How to make a layered hot compost pile:
Take your time and make some soil!
- Pick a spot in your yard that you don't mind things rotting and perhaps smelling a little (if you make it right and maintain it, it should not smell too bad )
- Think about access to the pile. You will want to get future materials to the pile and the ability to distribute the pile back on your garden after it has become humus
- Access to water. You want to have the ability to water your compost periodically if it dries out.
- Ideally it is on bare ground, which allow earthworms and other critters to come up and eat and contribute to the process.
- If you have a chicken coop, you might want to think about all the wonderful nutrition they could get from feeding off the bugs and worms that live in the pile.
- To create fully functioning 'hot compost' you need to start with a minimum of a cubic yard. 3 feet wide, 3 feet deep and 3 feet high. Or a little under a meter if you are metric minded.
- If you are making a hot pile, it is recommended that you have a system in which to contain it
- The three bin system is popular and works well. The idea is 3 adjacent boxes, that are 4 cubic feet (or bigger). Pallets work really well for this and you can often get them for free or cheap.
- You can also build a frame and then use chicken wire to contain the compost material.
Making the pile
- Start with a layer of small branches and or brush and twigs. Something that allow air to get under the pile and circulate in. Make sure that your base footprint is 3 square feet.
- Then put down your first layer of carbon. Maybe those leaves you raked up last fall. You want your carbon layer to be about 4-12 inches. It depends on whether it will compress with additional weight (ie leaves you might want to go pretty thick).
- Add some water. Not too much, but you are going for the consistency of a rung out sponge. If your materials are already wet, then don't add water
- Then you add a layer of nitrogen about 2-3 inches. Grass clippings, wet food waste, manure (dry food waste tends to lose most of its nitrogen).
- Then add another carbon layer
- Then more nitrogen etc.
- Water every layer or every other layer as appropriate
- Do this until your pile is a a minimum of 3 feet high
- Top it of with some straw or leaves or something to suppress any smell.
- Add some soil to the top to prevent the nitrogen from escaping.
- If possible, track the temperature of your pile ( a meat thermometer works well) . You are looking for a temperature of 131-150 degrees. Anything higher means you have too much nitrogen and are losing it as methane gas and killing the beneficial micro-organisms. After three days above 131 degrees, it is beneficial to turn the pile to re-ignite it. You should turn the pile several times a month for the first 2-3 months. Once the temperature cools down to ambient air, then it is time to let the pile sit.
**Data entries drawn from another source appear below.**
// cordic_amp: amplitude of the baseband I/Q pair by CORDIC vectoring.
//
// The vector is first mirrored into the right half plane (magnitude is
// unchanged), then STAGES micro-rotations drive its y component to zero; the
// x component is then K*sqrt(I^2+Q^2) with K ~ 1.64676, which a constant
// multiply by round(2^17/K) removes. Two guard bits are kept below the LSB.
// Using the CORDIC algorithm follows the design description; the pipelined
// form and the stage count are this design's choices. The error is a few LSBs.
// Timing: fully pipelined, one result per clock, latency STAGES+2 clocks.
module cordic_amp
  import bpm_pkg::*;
#(
  parameter int W      = DATA_W,
  parameter int OW     = AMP_W,
  parameter int STAGES = 18
) (
  input  logic                clk,
  input  logic                rst,
  input  logic                valid_i,
  input  logic signed [W-1:0] i_i,
  input  logic signed [W-1:0] q_i,
  output logic                valid_o,
  output logic [OW-1:0]       amp
);
  localparam int IW = W + 4;   // sign, growth and 2 guard bits
  localparam logic [17:0] INV_K = 18'd79594;   // 2^17 / K

  logic signed [IW-1:0] xs [0:STAGES];
  logic signed [IW-1:0] ys [0:STAGES];
  logic                 vs [0:STAGES];

  always_ff @(posedge clk) begin
    if (rst) begin
      vs[0] <= 1'b0;
      xs[0] <= '0;
      ys[0] <= '0;
    end else begin
      vs[0] <= valid_i;
      if (i_i < 0) begin
        xs[0] <= -(IW'(i_i) <<< 2);
        ys[0] <= -(IW'(q_i) <<< 2);
      end else begin
        xs[0] <= IW'(i_i) <<< 2;
        ys[0] <= IW'(q_i) <<< 2;
      end
    end
  end

  for (genvar s = 0; s < STAGES; s++) begin : g_stage
    always_ff @(posedge clk) begin
      if (rst) begin
        vs[s+1] <= 1'b0;
        xs[s+1] <= '0;
        ys[s+1] <= '0;
      end else begin
        vs[s+1] <= vs[s];
        if (ys[s] >= 0) begin
          xs[s+1] <= xs[s] + (ys[s] >>> s);
          ys[s+1] <= ys[s] - (xs[s] >>> s);
        end else begin
          xs[s+1] <= xs[s] - (ys[s] >>> s);
          ys[s+1] <= ys[s] + (xs[s] >>> s);
        end
      end
    end
  end

  logic [IW+17:0] scaled;
  assign scaled = ($unsigned(xs[STAGES]) * INV_K) >> (17 + 2);

  always_ff @(posedge clk) begin
    if (rst) begin
      valid_o <= 1'b0;
      amp     <= '0;
    end else begin
      valid_o <= vs[STAGES];
      amp     <= (scaled > (IW+18)'({OW{1'b1}})) ? {OW{1'b1}} : OW'(scaled);
    end
  end
endmodule
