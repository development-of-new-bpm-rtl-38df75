// tb_cordic_amp: random and corner I/Q pairs against sqrt(I^2+Q^2), one pair
// per clock, checking the STAGES+2 clock latency.
module tb_cordic_amp;
  import bpm_pkg::*;
  logic clk = 0, rst = 1, vi = 0, vo;
  data_t i_i, q_i;
  amp_t amp;
  int checks = 0, failures = 0, cyc = 0;
  always #5 clk = ~clk;
  always @(posedge clk) cyc <= cyc + 1;

  cordic_amp dut (.clk, .rst, .valid_i(vi), .i_i, .q_i, .valid_o(vo), .amp);

  initial begin
    #1000000;
    failures++;
    $display("TB_RESULT checks=%0d failures=%0d", checks, failures);
    $finish;
  end

  real  exp_q[$];
  int   t_q[$];
  always @(posedge clk) if (!rst && vi) begin
    exp_q.push_back($sqrt(real'(i_i) * real'(i_i) + real'(q_i) * real'(q_i)));
    t_q.push_back(cyc);
  end
  always @(posedge clk) if (!rst && vo) begin
    real e, d;
    int  t0;
    e  = exp_q.pop_front();
    t0 = t_q.pop_front();
    d  = real'(amp) - e;
    checks += 2;
    if (d > 3.0 + e * 1e-5 || d < -(3.0 + e * 1e-5)) begin
      failures++;
      $display("FAIL amp=%0d exp=%f", amp, e);
    end
    if (cyc - t0 != 20) begin
      failures++;
      $display("FAIL latency %0d", cyc - t0);
    end
  end

  initial begin
    i_i = '0; q_i = '0;
    repeat (3) @(posedge clk);
    rst <= 0;
    for (int n = 0; n < 3000; n++) begin
      @(negedge clk);
      vi = ($urandom_range(0, 4) != 0);
      case (n)
        0: begin i_i = DATA_W'(-8388608); q_i = DATA_W'(-8388608); end
        1: begin i_i = DATA_W'(8388607);  q_i = '0; end
        2: begin i_i = '0; q_i = DATA_W'(-8388608); end
        3: begin i_i = '0; q_i = '0; end
        default: begin
          i_i = (n % 2) ? DATA_W'($urandom) : DATA_W'($urandom_range(0, 2000) - 1000);
          q_i = (n % 3) ? DATA_W'($urandom) : DATA_W'($urandom_range(0, 2000) - 1000);
        end
      endcase
    end
    @(negedge clk) vi = 0;
    repeat (30) @(posedge clk);
    checks++;
    if (exp_q.size() != 0) failures++;
    $display("TB_RESULT checks=%0d failures=%0d", checks, failures);
    $finish;
  end
endmodule
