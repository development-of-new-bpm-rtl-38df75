// fir_decim: run-time programmable decimating FIR with one multiplier
// (FIR1 and FIR2 of the downconverter).
//
// Every input is written to a circular sample buffer. Every `dec`-th input
// (dec = 1..16) starts one output: a single multiply-accumulate unit walks
// over the `taps` most recent samples (taps = 1..MAX_TAPS), one tap per clock,
// through a three-stage pipeline (read, multiply, accumulate), so a new output
// can start as soon as the previous one has issued its last tap. That is why
// the filter order may not exceed the number of clocks between two outputs,
// i.e. the decimation of the previous stages times `dec`, exactly as in the
// design description. A start that arrives while the unit is still issuing
// taps (other than its last one) is dropped and flagged on `overrun`. taps = 1 bypasses the filter: the input is
// only decimated, with no multiplication. Coefficients are signed Q2.16 in a
// RAM written through coef_we/coef_addr/coef_data at any time; coefficient k
// weights the sample k inputs back. The result is shifted by COEF_FRAC and
// saturated to W bits.
// The sample buffer holds 2*MAX_TAPS words so that samples arriving during a
// computation never overwrite one still needed; this and the word formats are
// this design's choices.
// Timing: with taps > 1, valid_o pulses taps+3 clocks after the starting
// input; with taps = 1, one clock after it.
module fir_decim
  import bpm_pkg::*;
#(
  parameter int MAX_TAPS = 1024,
  parameter int W        = DATA_W,
  parameter int CW       = COEF_W,
  parameter int CFRAC    = COEF_FRAC
) (
  input  logic                          clk,
  input  logic                          rst,
  input  logic                          valid_i,
  input  logic signed [W-1:0]           x,
  input  logic [FIR_DEC_W-1:0]          dec,
  input  logic [FIR_TAPS_W-1:0]         taps,
  input  logic                          coef_we,
  input  logic [$clog2(MAX_TAPS)-1:0]   coef_addr,
  input  logic signed [CW-1:0]          coef_data,
  output logic                          valid_o,
  output logic signed [W-1:0]           y,
  output logic                          overrun
);
  localparam int CA  = $clog2(MAX_TAPS);
  localparam int BA  = CA + 1;
  localparam int ACW = W + CW + CA + 1;

  logic signed [CW-1:0] cmem [2**CA];
  logic signed [W-1:0]  xmem [2**BA];

  logic [BA-1:0]        wp, base;
  logic [FIR_DEC_W-1:0] dcnt;
  logic                 due, busy, bypass;
  logic [FIR_TAPS_W-1:0] k;

  // pipeline registers
  logic                 s1_v, s1_first, s1_last;
  logic signed [W-1:0]  s1_x;
  logic signed [CW-1:0] s1_c;
  logic                 s2_v, s2_first, s2_last;
  logic signed [W+CW-1:0] s2_p;
  logic signed [ACW-1:0]  acc, acc_next;

  assign bypass = (taps <= FIR_TAPS_W'(1));
  assign due    = valid_i && (dcnt + FIR_DEC_W'(1) >= dec);

  always_ff @(posedge clk) begin
    if (coef_we) cmem[coef_addr] <= coef_data;
    if (valid_i) xmem[wp] <= x;
  end

  // read stage: registered RAM reads
  always_ff @(posedge clk) begin
    s1_x <= xmem[base - BA'(k)];
    s1_c <= cmem[CA'(k)];
  end

  assign acc_next = s2_first ? ACW'(s2_p) : acc + ACW'(s2_p);

  always_ff @(posedge clk) begin
    if (rst) begin
      wp       <= '0;
      base     <= '0;
      dcnt     <= '0;
      busy     <= 1'b0;
      k        <= '0;
      s1_v     <= 1'b0;
      s1_first <= 1'b0;
      s1_last  <= 1'b0;
      s2_v     <= 1'b0;
      s2_first <= 1'b0;
      s2_last  <= 1'b0;
      s2_p     <= '0;
      acc      <= '0;
      valid_o  <= 1'b0;
      y        <= '0;
      overrun  <= 1'b0;
    end else begin
      valid_o <= 1'b0;
      overrun <= 1'b0;
      if (valid_i) begin
        wp   <= wp + BA'(1);
        dcnt <= due ? '0 : dcnt + FIR_DEC_W'(1);
      end

      // issue stage
      s1_v     <= busy;
      s1_first <= busy && (k == '0);
      s1_last  <= busy && (k == taps - FIR_TAPS_W'(1));
      if (busy) begin
        if (k == taps - FIR_TAPS_W'(1)) busy <= 1'b0;
        else                            k    <= k + FIR_TAPS_W'(1);
      end
      if (due) begin
        if (bypass) begin
          valid_o <= 1'b1;
          y       <= x;
        end else if (busy && k != taps - FIR_TAPS_W'(1)) begin
          overrun <= 1'b1;
        end else begin
          busy <= 1'b1;
          k    <= '0;
          base <= wp;
        end
      end

      // multiply stage
      s2_v     <= s1_v;
      s2_first <= s1_first;
      s2_last  <= s1_last;
      s2_p     <= s1_x * s1_c;

      // accumulate stage
      if (s2_v) begin
        acc <= acc_next;
        if (s2_last) begin
          valid_o <= 1'b1;
          y       <= sat_data(64'(acc_next >>> CFRAC));
        end
      end
    end
  end
endmodule
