// tb_fir_decim: loads random coefficients and compares outputs with a
// reference convolution. Covers several orders and decimations, the maximum
// order allowed by the cycle budget, the order-1 bypass, the overrun flag when
// the order exceeds the budget, and the output latency of taps+3 clocks.
module tb_fir_decim;
  import bpm_pkg::*;
  localparam int MT = 64;
  logic clk = 0, rst = 1, vi = 0, vo, ovr;
  data_t x, y;
  logic [FIR_DEC_W-1:0] dec;
  logic [FIR_TAPS_W-1:0] taps;
  logic cwe;
  logic [5:0] caddr;
  coef_t cdata;
  int checks = 0, failures = 0, overruns = 0, cyc = 0;
  always #5 clk = ~clk;
  always @(posedge clk) cyc <= cyc + 1;
  always @(posedge clk) if (!rst && ovr) overruns++;

  fir_decim #(.MAX_TAPS(MT)) dut (
    .clk, .rst, .valid_i(vi), .x, .dec, .taps, .coef_we(cwe), .coef_addr(caddr), .coef_data(cdata),
    .valid_o(vo), .y, .overrun(ovr)
  );

  initial begin
    #20000000;
    failures++;
    $display("TB_RESULT checks=%0d failures=%0d", checks, failures);
    $finish;
  end

  longint cf[MT];
  longint xs[$];
  longint exp_q[$];
  int     due_t[$];
  bit     known_q[$];   // window lies completely after the reset

  task automatic load(input int scale);
    for (int k = 0; k < MT; k++) begin
      @(negedge clk);
      cwe = 1; caddr = 6'(k);
      cf[k] = longint'($urandom_range(0, 2 * scale) - scale);
      cdata = COEF_W'(cf[k]);
    end
    @(negedge clk) cwe = 0;
  endtask

  // period: clocks between inputs; expect_ovr: budget deliberately exceeded
  task automatic run(input int d, input int t, input int period, input int nout, input bit expect_ovr);
    int outs = 0, ov0 = overruns;
    rst = 1; vi = 0;
    @(negedge clk); @(negedge clk);
    rst = 0; dec = FIR_DEC_W'(d); taps = FIR_TAPS_W'(t);
    xs = {}; exp_q = {}; due_t = {}; known_q = {};
    while (outs < nout) begin
      @(negedge clk);
      vi = ((cyc % period) == 0);
      x  = DATA_W'($urandom_range(0, 2 * 8000000) - 8000000);
      if (vi) begin
        xs.push_back(longint'(x));
        if (xs.size() % d == 0) begin
          longint acc = 0;
          if (t <= 1) acc = longint'(x);
          else begin
            for (int k = 0; k < t; k++) if (xs.size() - 1 - k >= 0) acc += cf[k] * xs[xs.size()-1-k];
            acc = acc >>> 16;
          end
          if (acc > 8388607) acc = 8388607;
          if (acc < -8388608) acc = -8388608;
          exp_q.push_back(acc);
          known_q.push_back(t <= 1 || xs.size() >= t);
          due_t.push_back(cyc);
        end
      end
      @(posedge clk); #1;
      if (vo) begin
        longint e = exp_q.pop_front();
        int t0 = due_t.pop_front();
        bit kn = known_q.pop_front();
        outs++;
        checks += 2;
        if (kn && longint'(y) != e) begin
          failures++;
          $display("FAIL dec=%0d taps=%0d out %0d: y=%0d exp=%0d", d, t, outs, y, e);
        end
        if (cyc - t0 != ((t <= 1) ? 1 : t + 3)) begin
          failures++;
          $display("FAIL latency %0d for taps=%0d", cyc - t0, t);
        end
      end
      if (expect_ovr && outs == 0 && overruns > ov0) break;
    end
    checks++;
    if (expect_ovr != (overruns > ov0)) begin
      failures++;
      $display("FAIL overrun flag: expected %0d, saw %0d", expect_ovr, overruns - ov0);
    end
  endtask

  initial begin
    x = '0; cwe = 0; caddr = '0; cdata = '0; dec = 5'd1; taps = 11'd1;
    load(30000);
    repeat (3) @(posedge clk);
    run(4, 10, 4, 100, 0);
    run(1, 2, 8, 100, 0);
    run(16, MT, 4, 40, 0);     // order = budget 4*16
    run(3, 1, 1, 100, 0);      // bypass with decimation
    load(131071);
    run(2, 7, 5, 100, 0);      // large coefficients: saturation
    run(4, 20, 4, 5, 1);       // 20 taps > budget 16
    $display("TB_RESULT checks=%0d failures=%0d", checks, failures);
    $finish;
  end
endmodule
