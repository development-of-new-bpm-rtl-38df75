// gain_scaler: per-channel amplitude-imbalance correction of the raw ADC data.
//
// Each ADC sample is multiplied by a calibration gain (unsigned Q2.16, so
// 65536 is unity and the range is 0..<4) and saturated back to the ADC width.
// Scaling the raw samples before the downconverter follows the design
// description; the gain format and the saturation are this design's choices.
// Timing: one register stage, y/valid_o follow x/valid_i by one clock.
module gain_scaler
  import bpm_pkg::*;
#(
  parameter int W      = ADC_W,
  parameter int GW     = GAIN_W,
  parameter int FRAC   = 16
) (
  input  logic                 clk,
  input  logic                 rst,
  input  logic                 valid_i,
  input  logic signed [W-1:0]  x,
  input  logic        [GW-1:0] gain,
  output logic                 valid_o,
  output logic signed [W-1:0]  y
);
  localparam logic signed [W+GW:0] MAXV = (W+GW+1)'(2 ** (W - 1) - 1);
  localparam logic signed [W+GW:0] MINV = -(W+GW+1)'(2 ** (W - 1));

  logic signed [W+GW:0] prod, scaled;

  always_comb begin
    prod   = x * $signed({1'b0, gain});
    scaled = prod >>> FRAC;
  end

  always_ff @(posedge clk) begin
    if (rst) begin
      valid_o <= 1'b0;
      y       <= '0;
    end else begin
      valid_o <= valid_i;
      if (valid_i) begin
        if (scaled > MAXV)      y <= MAXV[W-1:0];
        else if (scaled < MINV) y <= MINV[W-1:0];
        else                    y <= scaled[W-1:0];
      end
    end
  end
endmodule
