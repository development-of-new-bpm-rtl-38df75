// tb_gain_scaler: random samples and gains against a reference product with
// saturation; checks the one-clock latency.
module tb_gain_scaler;
  import bpm_pkg::*;
  logic clk = 0, rst = 1, vi = 0, vo;
  adc_t x, y;
  logic [GAIN_W-1:0] g;
  int checks = 0, failures = 0;
  always #5 clk = ~clk;

  gain_scaler dut (.clk, .rst, .valid_i(vi), .x, .gain(g), .valid_o(vo), .y);

  initial begin
    #200000;
    failures++;
    $display("TB_RESULT checks=%0d failures=%0d", checks, failures);
    $finish;
  end

  initial begin
    longint e;
    x = '0; g = '0;
    repeat (3) @(posedge clk);
    rst <= 0;
    for (int n = 0; n < 2000; n++) begin
      @(negedge clk);
      vi = 1;
      x  = adc_t'($urandom);
      g  = (n % 3 == 0) ? GAIN_W'($urandom) : GAIN_W'(65536 + int'($urandom_range(0, 8000)) - 4000);
      e  = (longint'(x) * longint'(g)) >>> 16;
      if (e > 32767) e = 32767;
      if (e < -32768) e = -32768;
      @(posedge clk); #1;
      checks++;
      if (!vo || y !== adc_t'(e)) begin
        failures++;
        $display("FAIL x=%0d g=%0d y=%0d exp=%0d", x, g, y, e);
      end
    end
    $display("TB_RESULT checks=%0d failures=%0d", checks, failures);
    $finish;
  end
endmodule
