// iq_mixer: mixes the IF samples down to baseband.
//
// I = x*cos, Q = -x*sin, both scaled by 2^-(TRIG_W-2) so that a full-scale
// input with a full-scale oscillator reaches about half of the MIX_W range
// (the other half of the product is the 2f image that the CIC removes).
// Mixing with the NCO's cosine and sine follows the design description; the
// sign of Q and the scaling are this design's choices.
// Timing: one register stage; x and the oscillator values must arrive together.
module iq_mixer
  import bpm_pkg::*;
#(
  parameter int W  = ADC_W,
  parameter int TW = TRIG_W,
  parameter int OW = MIX_W
) (
  input  logic                 clk,
  input  logic                 rst,
  input  logic                 valid_i,
  input  logic signed [W-1:0]  x,
  input  logic signed [TW-1:0] cos_i,
  input  logic signed [TW-1:0] sin_i,
  output logic                 valid_o,
  output logic signed [OW-1:0] i_o,
  output logic signed [OW-1:0] q_o
);
  localparam int SH = W + TW - OW;   // keep the top OW bits of the product
  logic signed [W+TW-1:0] pi, pq;

  always_comb begin
    pi = x * cos_i;
    pq = x * sin_i;
  end

  always_ff @(posedge clk) begin
    if (rst) begin
      valid_o <= 1'b0;
      i_o     <= '0;
      q_o     <= '0;
    end else begin
      valid_o <= valid_i;
      if (valid_i) begin
        i_o <= OW'(pi >>> SH);
        q_o <= OW'(-(pq >>> SH));
      end
    end
  end
endmodule
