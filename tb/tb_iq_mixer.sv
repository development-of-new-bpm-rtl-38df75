// tb_iq_mixer: random samples and oscillator values against I = x*cos and
// Q = -x*sin scaled to the output width.
module tb_iq_mixer;
  import bpm_pkg::*;
  logic clk = 0, rst = 1, vi = 0, vo;
  adc_t x;
  logic signed [TRIG_W-1:0] c, s;
  logic signed [MIX_W-1:0] i_o, q_o;
  int checks = 0, failures = 0;
  always #5 clk = ~clk;

  iq_mixer dut (.clk, .rst, .valid_i(vi), .x, .cos_i(c), .sin_i(s), .valid_o(vo), .i_o, .q_o);

  initial begin
    #200000;
    failures++;
    $display("TB_RESULT checks=%0d failures=%0d", checks, failures);
    $finish;
  end

  initial begin
    longint ei, eq;
    x = '0; c = '0; s = '0;
    repeat (3) @(posedge clk);
    rst <= 0;
    for (int n = 0; n < 2000; n++) begin
      @(negedge clk);
      vi = 1;
      x = adc_t'($urandom);
      c = TRIG_W'($urandom_range(0, 262142) - 131071);
      s = TRIG_W'($urandom_range(0, 262142) - 131071);
      ei = (longint'(x) * longint'(c)) >>> 16;
      eq = -((longint'(x) * longint'(s)) >>> 16);
      @(posedge clk); #1;
      checks += 2;
      if (!vo || i_o !== MIX_W'(ei) || q_o !== MIX_W'(eq)) begin
        failures++;
        $display("FAIL x=%0d c=%0d s=%0d i=%0d/%0d q=%0d/%0d", x, c, s, i_o, ei, q_o, eq);
      end
    end
    $display("TB_RESULT checks=%0d failures=%0d", checks, failures);
    $finish;
  end
endmodule
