// nco: numerically controlled oscillator of the digital downconverter.
//
// A PHASE_W-bit phase accumulator advances by the frequency control word fcw
// on every valid sample, so f_out = fcw * f_s / 2^PHASE_W. With the default
// 27 bits at 160 MHz the step is 1.19 Hz, which meets the 2 Hz tuning
// resolution of the design description. fcw may change at any time.
// Cosine and sine are produced by a pipelined CORDIC rotator (the description
// does not say how the waveforms are generated): the phase is folded into
// [-pi/2, pi/2), the vector (1/K, 0) is rotated by STAGES micro-rotations, and
// the result is unfolded again; four guard bits are carried below the output
// LSB and rounded off at the end. Amplitude is 2^(OUT_W-1)-1 within a few LSBs.
// Timing: cos_o/sin_o/valid_o appear STAGES+2 clocks after valid_i and belong
// to the phase in use when that valid_i was seen (phase 0 for the first one).
module nco
  import bpm_pkg::*;
#(
  parameter int PHASE_W = NCO_W,
  parameter int OUT_W   = TRIG_W,
  parameter int STAGES  = 18
) (
  input  logic                    clk,
  input  logic                    rst,
  input  logic                    valid_i,
  input  logic [PHASE_W-1:0]      fcw,
  output logic                    valid_o,
  output logic signed [OUT_W-1:0] cos_o,
  output logic signed [OUT_W-1:0] sin_o
);
  localparam int GB = 4;           // guard bits below the output LSB
  localparam int IW = OUT_W + 3 + GB;   // internal vector width
  localparam int AW = 32;          // angle width: 2^32 = one turn

  // atan(2^-i) in units of 2^-32 turns
  function automatic logic [AW-1:0] atan_tab(input int i);
    logic [AW-1:0] t [0:23];
    t = '{32'h20000000, 32'h12E4051E, 32'h09FB385B, 32'h051111D4,
          32'h028B0D43, 32'h0145D7E1, 32'h00A2F61E, 32'h00517C55,
          32'h0028BE53, 32'h00145F2F, 32'h000A2F98, 32'h000517CC,
          32'h00028BE6, 32'h000145F3, 32'h0000A2FA, 32'h0000517D,
          32'h000028BE, 32'h0000145F, 32'h00000A30, 32'h00000518,
          32'h0000028C, 32'h00000146, 32'h000000A3, 32'h00000051};
    return t[i];
  endfunction

  // 1/K scaled to the output amplitude, K = prod sqrt(1+2^-2i) ~ 1.64676
  localparam logic signed [IW-1:0] X0 =
    IW'(longint'(((64'd1 << (OUT_W - 1 + GB)) - 1) * 64'd39797) / 64'd65536);

  logic [PHASE_W-1:0] phase;
  always_ff @(posedge clk) begin
    if (rst)          phase <= '0;
    else if (valid_i) phase <= phase + fcw;
  end

  // Stage 0: fold the angle into [-1/4, 1/4) turn
  logic [AW-1:0] ang_full;
  assign ang_full = {phase, {(AW - PHASE_W){1'b0}}};

  logic signed [IW-1:0] xs [0:STAGES];
  logic signed [IW-1:0] ys [0:STAGES];
  logic signed [AW-1:0] zs [0:STAGES];
  logic                 fl [0:STAGES];
  logic                 vs [0:STAGES];

  always_ff @(posedge clk) begin
    if (rst) begin
      vs[0] <= 1'b0;
      xs[0] <= '0;
      ys[0] <= '0;
      zs[0] <= '0;
      fl[0] <= 1'b0;
    end else begin
      vs[0] <= valid_i;
      xs[0] <= X0;
      ys[0] <= '0;
      // top two bits 01 or 10: angle in the left half plane, rotate by a half turn
      fl[0] <= ang_full[AW-1] ^ ang_full[AW-2];
      zs[0] <= (ang_full[AW-1] ^ ang_full[AW-2]) ? $signed(ang_full + 32'h8000_0000)
                                                 : $signed(ang_full);
    end
  end

  for (genvar i = 0; i < STAGES; i++) begin : g_stage
    always_ff @(posedge clk) begin
      if (rst) begin
        vs[i+1] <= 1'b0;
        xs[i+1] <= '0;
        ys[i+1] <= '0;
        zs[i+1] <= '0;
        fl[i+1] <= 1'b0;
      end else begin
        vs[i+1] <= vs[i];
        fl[i+1] <= fl[i];
        if (zs[i] >= 0) begin
          xs[i+1] <= xs[i] - (ys[i] >>> i);
          ys[i+1] <= ys[i] + (xs[i] >>> i);
          zs[i+1] <= zs[i] - $signed(atan_tab(i));
        end else begin
          xs[i+1] <= xs[i] + (ys[i] >>> i);
          ys[i+1] <= ys[i] - (xs[i] >>> i);
          zs[i+1] <= zs[i] + $signed(atan_tab(i));
        end
      end
    end
  end

  // Unfold and saturate
  function automatic logic signed [OUT_W-1:0] clip(input logic signed [IW-1:0] v);
    localparam logic signed [IW-1:0] MX = IW'((1 << (OUT_W - 1)) - 1);
    logic signed [IW-1:0] r;
    r = (v + IW'(1 << (GB - 1))) >>> GB;   // round off the guard bits
    if (r > MX)       return MX[OUT_W-1:0];
    else if (r < -MX) return -MX[OUT_W-1:0];
    else              return r[OUT_W-1:0];
  endfunction

  always_ff @(posedge clk) begin
    if (rst) begin
      valid_o <= 1'b0;
      cos_o   <= '0;
      sin_o   <= '0;
    end else begin
      valid_o <= vs[STAGES];
      cos_o   <= fl[STAGES] ? clip(-xs[STAGES]) : clip(xs[STAGES]);
      sin_o   <= fl[STAGES] ? clip(-ys[STAGES]) : clip(ys[STAGES]);
    end
  end
endmodule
- Turning the pile will continue the process that you have started. Using a pitchfork you want to move the pile to the adjacent bin. Because the middle of the pile is the hottest, it is important to activate the entire pile so turn the material from the outer edges into the middle of the new pile and the hotter material to the edges. If you need to add more nitrogen sources it is good to layer them in.
- Turning will aerate the pile and restart the microbial activity
- Composting is a very variable enterprise. It can take from 1-6 months or longer
- You know that you are done when you have a rich dark brown humus instead of a bunch of identifiable rotting parts.
- It's a good idea to put it through a sifter before using in soil.
- Keep it covered if it is raining so valuable nutrients don't leach out and the pile does not become saturated and stop the composting process.
- If you have manure, it's better to put it in the middle layers or towards the top
- Keep your pile moist, but not soaked. You are trying to create an ideal climate for microorganisms. Like plants, too much water and they drown and too little and they die of thirst
- If you are putting weeds in your pile, make sure that they have not gone to seed. If they have, you may get your pile hot enough to kill them off, but you might not.
- A great time to build your pile is after harvesting in the fall. You will have plenty of great nitrogen (from the freshly pulled plants) and it will have the winter to break down.